Вот он сидит на мешке с мукой, дымит цигаркой, ласково смотрит. Покурив, растер сапогом окурок на глиняном полу… Все-то он делал не спеша, как бы с ленцой. Так же лениво обнял меня и, притянув к себе, расцеловал в обе щеки:
— Ну, здравствуй, здравствуй, заморыш. Называешься Евгения, а сама вроде запятой. Зато — благородная. Энто если с греческого перевести… А Тимофей означает — любящий бога. Вот и собрались до пары… Вылазь наверх, благородная. Хватит нам в могиле сидеть. Належимся еще в землице… Фашисты помогут. Да мы их, пожалуй, раньше прикопаем. Как полагаешь, а, внучка?
Слава богу, оттаял, понемногу разговорился.

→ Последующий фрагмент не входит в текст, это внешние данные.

// tb_ahb_mux_m2s: random master outputs, owner and HREADY; address/control
// must come from the current owner, write data from the owner of the
// previous address phase that completed (HREADY high).
module tb_ahb_mux_m2s;
  import ahb_pkg::*;
  logic clk = 1'b0;
  logic rst_n = 1'b0;
  always #5 clk = ~clk;

  logic     hready;
  logic [1:0] hmaster;
  ahb_m2s_t m_in [4];
  ahb_m2s_t bus;

  ahb_mux_m2s #(.NM(4)) dut (.*);

  int checks = 0, failures = 0;

  initial begin
    int dm;
    dm = 0;
    hready = 1'b1; hmaster = '0;
    foreach (m_in[i]) m_in[i] = '0;
    repeat (2) @(negedge clk);
    rst_n = 1'b1;
    for (int t = 0; t < 4000; t++) begin
      foreach (m_in[i]) m_in[i] = $bits(ahb_m2s_t)'({$urandom, $urandom, $urandom});
      hmaster = 2'($urandom_range(3));
      hready = ($urandom_range(2) != 0);
      #1;
      checks++;
      if (bus.haddr !== m_in[hmaster].haddr || bus.htrans !== m_in[hmaster].htrans ||
          bus.hwrite !== m_in[hmaster].hwrite || bus.hsize !== m_in[hmaster].hsize ||
          bus.hwdata !== m_in[dm].hwdata) begin
        failures++;
        $display("t=%0d wrong routing (owner %0d, data owner %0d)", t, hmaster, dm);
      end
      @(posedge clk);
      if (hready) dm = int'(hmaster);
      @(negedge clk);
    end
    $display("TB_RESULT checks=%0d failures=%0d", checks, failures);
    $finish;
  end

  initial begin
    repeat (20000) @(posedge clk);
    $display("watchdog expired");
    $display("TB_RESULT checks=%0d failures=%0d", checks, failures + 1);
    $finish;
  end
endmodule
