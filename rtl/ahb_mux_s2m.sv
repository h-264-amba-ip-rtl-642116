// ahb_mux_s2m: the "Slave2Master" multiplexer of the AHB platform.
//
// The decoder's HSEL of an address phase is registered at the rising edge
// with HREADY high; during the following data phase HRDATA, HREADY and HRESP
// come from that slave.  When no slave was selected the bus answers HREADY
// high, OKAY, zero data.
module ahb_mux_s2m
  import ahb_pkg::*;
#(
  parameter int NS = 2
) (
  input  logic          clk,
  input  logic          rst_n,
  input  logic [NS-1:0] hsel,
  input  ahb_s2m_t      s_in [NS],
  output ahb_s2m_t      bus
);

  logic [NS-1:0] dsel;

  always_ff @(posedge clk or negedge rst_n) begin
    if (!rst_n)          dsel <= '0;
    else if (bus.hready) dsel <= hsel;
  end

  always_comb begin
    bus = '{hrdata: '0, hready: 1'b1, hresp: HR_OKAY};
    for (int s = 0; s < NS; s++)
      if (dsel[s]) bus = s_in[s];
  end

endmodule
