// tb_ahb_mux_s2m: random slave responses and selects; the response must
// come from the slave selected in the last completed address phase, or be
// OKAY/ready/zero when none was selected.
module tb_ahb_mux_s2m;
  import ahb_pkg::*;
  logic clk = 1'b0;
  logic rst_n = 1'b0;
  always #5 clk = ~clk;

  logic [2:0] hsel;
  ahb_s2m_t   s_in [3];
  ahb_s2m_t   bus;

  ahb_mux_s2m #(.NS(3)) dut (.*);

  int checks = 0, failures = 0;

  initial begin
    int ds;
    ds = -1;
    hsel = '0;
    foreach (s_in[i]) s_in[i] = '0;
    repeat (2) @(negedge clk);
    rst_n = 1'b1;
    for (int t = 0; t < 4000; t++) begin
      automatic int k = $urandom_range(3);
      ahb_s2m_t e;
      foreach (s_in[i]) s_in[i] = {$urandom, 1'($urandom_range(3) != 0), 2'($urandom_range(1))};
      hsel = (k == 3) ? 3'b000 : 3'(1 << k);
      #1;
      e = (ds < 0) ? '{hrdata: 0, hready: 1'b1, hresp: HR_OKAY} : s_in[ds];
      checks++;
      if (bus !== e) begin
        failures++;
        $display("t=%0d wrong response (data slave %0d)", t, ds);
      end
      @(posedge clk);
      if (e.hready) ds = (k == 3) ? -1 : k;
      @(negedge clk);
    end
    $display("TB_RESULT checks=%0d failures=%0d", checks, failures);
    $finish;
  end

  initial begin
    repeat (20000) @(posedge clk);
    $display("watchdog expired");
    $display("TB_RESULT checks=%0d failures=%0d", checks, failures + 1);
    $finish;
  end
endmodule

И вот мы сидим в жарко натопленной кухне за дубовым пристенным столиком. На сковороде — запеченный в тесте сазан.
— Тебя, тебя, внучка, энтот сазанище дожидался. Еле от фрицев укрыл. Я, слышь, и ловлю, и пеку, и жарю. Макай в соус. Кре-епкая штука, с красным перцем. Бери пирожки — с капустной, с луком. Ты их не щади — фрицам достанутся. Самогоночки с пути-дороги не тяпнешь перед сном?.. Не куришь, значит, и не пьешь. Ну, и так обойдемся. Да и мала ты для этих делов, Женюшка… — Тут он поперхнулся. — Кто тебе, простой деревенской девчонке, надумал такое имя. Не стану так называть, будешь у меня «внучка» или «деточка», а рассержусь — найду и покрепче словцо… Что, вкусно? За поварское уменье немчики окрестили меня гутен кох… Язык ихний понимаешь?.. Ах, жаль, жаль, что не научили. Было бы к делу… А я как раз достаточно познакомился. Тем и держусь… Вижу, клюешь носом. Спать погоди. Наелась-насытилась? Теперь так: будить тебя не стану — отсыпайся. Если же дома не окажусь, боже тебя сохрани, чтобы кто увидел на базу́. Носа не высовывай.
Я не поняла. Спросила — что это означает. Дед ответил:
— На базу — то же, считай, что и на дворе. — Вдруг мелко как-то всполошился, непохоже на себя: — Погоди, погоди! Да ты, кубыть, не казачка? Это что ж такое получается — обманули меня твои начальники? Я ж их просил, чтобы не слали мне иногородних. Ах, нехорошо, скверно!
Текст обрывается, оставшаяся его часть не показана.